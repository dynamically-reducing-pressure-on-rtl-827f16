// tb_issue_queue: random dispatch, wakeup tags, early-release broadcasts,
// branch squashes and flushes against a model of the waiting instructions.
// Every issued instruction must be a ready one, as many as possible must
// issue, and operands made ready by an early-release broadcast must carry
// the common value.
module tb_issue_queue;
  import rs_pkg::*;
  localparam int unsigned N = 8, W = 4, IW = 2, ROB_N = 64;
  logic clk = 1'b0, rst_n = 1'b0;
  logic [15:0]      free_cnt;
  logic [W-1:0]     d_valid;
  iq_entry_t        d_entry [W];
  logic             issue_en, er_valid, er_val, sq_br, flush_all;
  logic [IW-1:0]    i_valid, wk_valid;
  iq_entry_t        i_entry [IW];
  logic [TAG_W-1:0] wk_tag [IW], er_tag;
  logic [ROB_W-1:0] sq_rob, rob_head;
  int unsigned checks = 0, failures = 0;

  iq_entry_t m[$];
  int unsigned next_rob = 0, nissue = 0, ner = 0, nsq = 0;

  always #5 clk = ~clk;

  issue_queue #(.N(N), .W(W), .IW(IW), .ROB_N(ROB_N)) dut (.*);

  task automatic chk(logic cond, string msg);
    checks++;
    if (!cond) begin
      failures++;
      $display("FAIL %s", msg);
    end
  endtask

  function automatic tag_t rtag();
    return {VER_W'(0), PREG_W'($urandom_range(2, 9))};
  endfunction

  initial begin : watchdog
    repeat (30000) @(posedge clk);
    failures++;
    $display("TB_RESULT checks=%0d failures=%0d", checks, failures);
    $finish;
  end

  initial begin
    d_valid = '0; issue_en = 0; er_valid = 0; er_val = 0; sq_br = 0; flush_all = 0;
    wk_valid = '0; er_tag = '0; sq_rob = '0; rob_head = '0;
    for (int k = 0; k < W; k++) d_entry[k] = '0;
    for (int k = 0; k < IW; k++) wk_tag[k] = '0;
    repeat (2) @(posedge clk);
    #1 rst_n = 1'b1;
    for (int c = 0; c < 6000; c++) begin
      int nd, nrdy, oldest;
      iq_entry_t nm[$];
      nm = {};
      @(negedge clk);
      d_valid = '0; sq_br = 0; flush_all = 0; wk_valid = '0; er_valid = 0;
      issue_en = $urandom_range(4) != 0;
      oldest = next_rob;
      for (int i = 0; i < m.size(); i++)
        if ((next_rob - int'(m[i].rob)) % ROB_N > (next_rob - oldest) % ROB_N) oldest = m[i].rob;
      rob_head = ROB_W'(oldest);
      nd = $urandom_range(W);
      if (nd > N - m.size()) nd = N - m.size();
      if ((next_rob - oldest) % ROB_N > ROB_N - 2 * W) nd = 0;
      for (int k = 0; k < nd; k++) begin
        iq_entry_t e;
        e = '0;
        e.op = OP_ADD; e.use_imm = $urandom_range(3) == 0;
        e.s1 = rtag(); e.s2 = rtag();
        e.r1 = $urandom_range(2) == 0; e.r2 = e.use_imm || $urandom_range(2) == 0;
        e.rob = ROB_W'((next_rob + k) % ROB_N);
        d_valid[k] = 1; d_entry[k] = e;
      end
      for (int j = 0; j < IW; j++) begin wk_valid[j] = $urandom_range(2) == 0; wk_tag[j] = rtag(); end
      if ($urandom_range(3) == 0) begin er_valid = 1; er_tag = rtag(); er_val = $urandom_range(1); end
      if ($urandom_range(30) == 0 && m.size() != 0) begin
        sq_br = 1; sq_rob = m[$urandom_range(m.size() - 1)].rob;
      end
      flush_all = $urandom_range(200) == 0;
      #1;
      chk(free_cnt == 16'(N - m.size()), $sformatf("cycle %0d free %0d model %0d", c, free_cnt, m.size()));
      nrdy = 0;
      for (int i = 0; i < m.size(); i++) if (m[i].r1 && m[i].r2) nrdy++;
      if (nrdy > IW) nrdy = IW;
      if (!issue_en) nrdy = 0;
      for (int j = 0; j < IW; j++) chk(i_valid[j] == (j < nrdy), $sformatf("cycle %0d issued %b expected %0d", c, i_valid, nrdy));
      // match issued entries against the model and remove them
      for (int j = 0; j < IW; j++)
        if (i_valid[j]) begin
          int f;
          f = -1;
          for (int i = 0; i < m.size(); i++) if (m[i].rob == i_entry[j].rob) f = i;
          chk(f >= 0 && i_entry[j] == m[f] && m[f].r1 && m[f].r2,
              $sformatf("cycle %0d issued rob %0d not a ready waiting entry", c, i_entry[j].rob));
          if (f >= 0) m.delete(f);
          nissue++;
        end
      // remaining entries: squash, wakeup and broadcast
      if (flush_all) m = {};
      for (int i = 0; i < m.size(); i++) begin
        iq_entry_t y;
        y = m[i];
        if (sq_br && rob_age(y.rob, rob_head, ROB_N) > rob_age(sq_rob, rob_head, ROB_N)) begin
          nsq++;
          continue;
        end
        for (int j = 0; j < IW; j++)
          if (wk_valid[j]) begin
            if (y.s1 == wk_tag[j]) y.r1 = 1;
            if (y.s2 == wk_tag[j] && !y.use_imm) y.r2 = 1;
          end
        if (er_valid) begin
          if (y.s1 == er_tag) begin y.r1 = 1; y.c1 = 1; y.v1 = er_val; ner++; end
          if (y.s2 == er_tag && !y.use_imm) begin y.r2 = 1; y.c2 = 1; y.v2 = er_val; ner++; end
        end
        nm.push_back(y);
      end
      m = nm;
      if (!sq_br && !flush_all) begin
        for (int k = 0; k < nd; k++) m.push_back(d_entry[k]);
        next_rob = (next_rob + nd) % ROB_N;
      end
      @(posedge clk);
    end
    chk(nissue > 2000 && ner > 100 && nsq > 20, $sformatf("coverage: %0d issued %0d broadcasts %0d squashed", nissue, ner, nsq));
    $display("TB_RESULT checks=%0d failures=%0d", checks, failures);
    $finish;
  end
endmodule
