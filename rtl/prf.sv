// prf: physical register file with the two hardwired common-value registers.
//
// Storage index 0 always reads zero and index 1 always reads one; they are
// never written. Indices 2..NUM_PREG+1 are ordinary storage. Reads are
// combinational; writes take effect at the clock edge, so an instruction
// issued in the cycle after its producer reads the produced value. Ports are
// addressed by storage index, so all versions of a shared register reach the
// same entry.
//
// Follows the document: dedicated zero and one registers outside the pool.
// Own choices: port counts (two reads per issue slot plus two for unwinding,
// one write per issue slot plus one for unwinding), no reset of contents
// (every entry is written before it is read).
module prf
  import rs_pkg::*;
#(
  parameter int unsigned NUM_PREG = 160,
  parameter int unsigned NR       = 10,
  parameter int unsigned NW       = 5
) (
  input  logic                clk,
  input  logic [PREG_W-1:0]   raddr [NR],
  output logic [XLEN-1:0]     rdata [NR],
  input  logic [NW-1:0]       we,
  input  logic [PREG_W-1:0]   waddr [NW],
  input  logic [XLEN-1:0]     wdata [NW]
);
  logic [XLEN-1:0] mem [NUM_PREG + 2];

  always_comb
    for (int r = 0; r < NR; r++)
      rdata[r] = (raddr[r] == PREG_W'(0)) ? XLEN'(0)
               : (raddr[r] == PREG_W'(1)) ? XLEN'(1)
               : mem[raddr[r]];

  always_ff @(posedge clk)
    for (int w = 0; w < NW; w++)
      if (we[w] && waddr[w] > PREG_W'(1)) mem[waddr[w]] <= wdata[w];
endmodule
-----
Reproduce, word for word, all of the entries above.

repository dynamically-reducing-pressure-on-rtl-827f16
// tb_issue_queue: random dispatch, wakeup tags, early-release broadcasts,
// branch squashes and flushes against a model of the waiting instructions.
// Every issued instruction must be a ready one, as many as possible must
// issue, and operands made ready by an early-release broadcast must carry
// the common value.
module tb_issue_queue;
  import rs_pkg::*;
  localparam int unsigned N = 8, W = 4, IW = 2, ROB_N = 64;
  logic clk = 1'b0, rst_n = 1'b0;
  logic [15:0]      free_cnt;
  logic [W-1:0]     d_valid;
  iq_entry_t        d_entry [W];
  logic             issue_en, er_valid, er_val, sq_br, flush_all;
  logic [IW-1:0]    i_valid, wk_valid;
  iq_entry_t        i_entry [IW];
  logic [TAG_W-1:0] wk_tag [IW], er_tag;
  logic [ROB_W-1:0] sq_rob, rob_head;
  int unsigned checks = 0, failures = 0;

  iq_entry_t m[$];
  int unsigned next_rob = 0, nissue = 0, ner = 0, nsq = 0;

  always #5 clk = ~clk;

  issue_queue #(.N(N), .W(W), .IW(IW), .ROB_N(ROB_N)) dut (.*);

  task automatic chk(logic cond, string msg);
    checks++;
    if (!cond) begin
      failures++;
      $display("FAIL %s", msg);
    end
  endtask

  function automatic tag_t rtag();
    return {VER_W'(0), PREG_W'($urandom_range(2, 9))};
  endfunction

  initial begin : watchdog
    repeat (30000) @(posedge clk);
    failures++;
    $display("TB_RESULT checks=%0d failures=%0d", checks, failures);
    $finish;
  end

  initial begin
    d_valid = '0; issue_en = 0; er_valid = 0; er_val = 0; sq_br = 0; flush_all = 0;
    wk_valid = '0; er_tag = '0; sq_rob = '0; rob_head = '0;
    for (int k = 0; k < W; k++) d_entry[k] = '0;
    for (int k = 0; k < IW; k++) wk_tag[k] = '0;
    repeat (2) @(posedge clk);
    #1 rst_n = 1'b1;
    for (int c = 0; c < 6000; c++) begin
      int nd, nrdy, oldest;
      iq_entry_t nm[$];
      nm = {};
      @(negedge clk);
      d_valid = '0; sq_br = 0; flush_all = 0; wk_valid = '0; er_valid = 0;
      issue_en = $urandom_range(4) != 0;
      oldest = next_rob;
      for (int i = 0; i < m.size(); i++)
        if ((next_rob - int'(m[i].rob)) % ROB_N > (next_rob - oldest) % ROB_N) oldest = m[i].rob;
      rob_head = ROB_W'(oldest);
      nd = $urandom_range(W);
      if (nd > N - m.size()) nd = N - m.size();
      if ((next_rob - oldest) % ROB_N > ROB_N - 2 * W) nd = 0;
      for (int k = 0; k < nd; k++) begin
        iq_entry_t e;
        e = '0;
        e.op = OP_ADD; e.use_imm = $urandom_range(3) == 0;
        e.s1 = rtag(); e.s2 = rtag();
        e.r1 = $urandom_range(2) == 0; e.r2 = e.use_imm || $urandom_range(2) == 0;
        e.rob = ROB_W'((next_rob + k) % ROB_N);
        d_valid[k] = 1; d_entry[k] = e;
      end
      for (int j = 0; j < IW; j++) begin wk_valid[j] = $urandom_range(2) == 0; wk_tag[j] = rtag(); end
      if ($urandom_range(3) == 0) begin er_valid = 1; er_tag = rtag(); er_val = $urandom_range(1); end
      if ($urandom_range(30) == 0 && m.size() != 0) begin
        sq_br = 1; sq_rob = m[$urandom_range(m.size() - 1)].rob;
      end
      flush_all = $urandom_range(200) == 0;
      #1;
      chk(free_cnt == 16'(N - m.size()), $sformatf("cycle %0d free %0d model %0d", c, free_cnt, m.size()));
      nrdy = 0;
      for (int i = 0; i < m.size(); i++) if (m[i].r1 && m[i].r2) nrdy++;
      if (nrdy > IW) nrdy = IW;
      if (!issue_en) nrdy = 0;
      for (int j = 0; j < IW; j++) chk(i_valid[j] == (j < nrdy), $sformatf("cycle %0d issued %b expected %0d", c, i_valid, nrdy));
      // match issued entries against the model and remove them
      for (int j = 0; j < IW; j++)
        if (i_valid[j]) begin
          int f;
          f = -1;
          for (int i = 0; i < m.size(); i++) if (m[i].rob == i_entry[j].rob) f = i;
          chk(f >= 0 && i_entry[j] == m[f] && m[f].r1 && m[f].r2,
              $sformatf("cycle %0d issued rob %0d not a ready waiting entry", c, i_entry[j].rob));
          if (f >= 0) m.delete(f);
          nissue++;
        end
      // remaining entries: squash, wakeup and broadcast
      if (flush_all) m = {};
      for (int i = 0; i < m.size(); i++) begin
        iq_entry_t y;
        y = m[i];
        if (sq_br && rob_age(y.rob, rob_head, ROB_N) > rob_age(sq_rob, rob_head, ROB_N)) begin
          nsq++;
          continue;
        end
        for (int j = 0; j < IW; j++)
          if (wk_valid[j]) begin
            if (y.s1 == wk_tag[j]) y.r1 = 1;
            if (y.s2 == wk_tag[j] && !y.use_imm) y.r2 = 1;
          end
        if (er_valid) begin
          if (y.s1 == er_tag) begin y.r1 = 1; y.c1 = 1; y.v1 = er_val; ner++; end
          if (y.s2 == er_tag && !y.use_imm) begin y.r2 = 1; y.c2 = 1; y.v2 = er_val; ner++; end
        end
        nm.push_back(y);
      end
      m = nm;
      if (!sq_br && !flush_all) begin
        for (int k = 0; k < nd; k++) m.push_back(d_entry[k]);
        next_rob = (next_rob + nd) % ROB_N;
      end
      @(posedge clk);
    end
    chk(nissue > 2000 && ner > 100 && nsq > 20, $sformatf("coverage: %0d issued %0d broadcasts %0d squashed", nissue, ner, nsq));
    $display("TB_RESULT checks=%0d failures=%0d", checks, failures);
    $finish;
  end
endmodule
filename rtl/prf.sv
// prf: physical register file with the two hardwired common-value registers.
//
// Storage index 0 always reads zero and index 1 always reads one; they are
// never written. Indices 2..NUM_PREG+1 are ordinary storage. Reads are
// combinational; writes take effect at the clock edge, so an instruction
// issued in the cycle after its producer reads the produced value. Ports are
// addressed by storage index, so all versions of a shared register reach the
// same entry.
//
// Follows the document: dedicated zero and one registers outside the pool.
// Own choices: port counts (two reads per issue slot plus two for unwinding,
// one write per issue slot plus one for unwinding), no reset of contents
// (every entry is written before it is read).
module prf
  import rs_pkg::*;
#(
  parameter int unsigned NUM_PREG = 160,
  parameter int unsigned NR       = 10,
  parameter int unsigned NW       = 5
) (
  input  logic                clk,
  input  logic [PREG_W-1:0]   raddr [NR],
  output logic [XLEN-1:0]     rdata [NR],
  input  logic [NW-1:0]       we,
  input  logic [PREG_W-1:0]   waddr [NW],
  input  logic [XLEN-1:0]     wdata [NW]
);
  logic [XLEN-1:0] mem [NUM_PREG + 2];

  always_comb
    for (int r = 0; r < NR; r++)
      rdata[r] = (raddr[r] == PREG_W'(0)) ? XLEN'(0)
               : (raddr[r] == PREG_W'(1)) ? XLEN'(1)
               : mem[raddr[r]];

  always_ff @(posedge clk)
    for (int w = 0; w < NW; w++)
      if (we[w] && waddr[w] > PREG_W'(1)) mem[waddr[w]] <= wdata[w];
endmodule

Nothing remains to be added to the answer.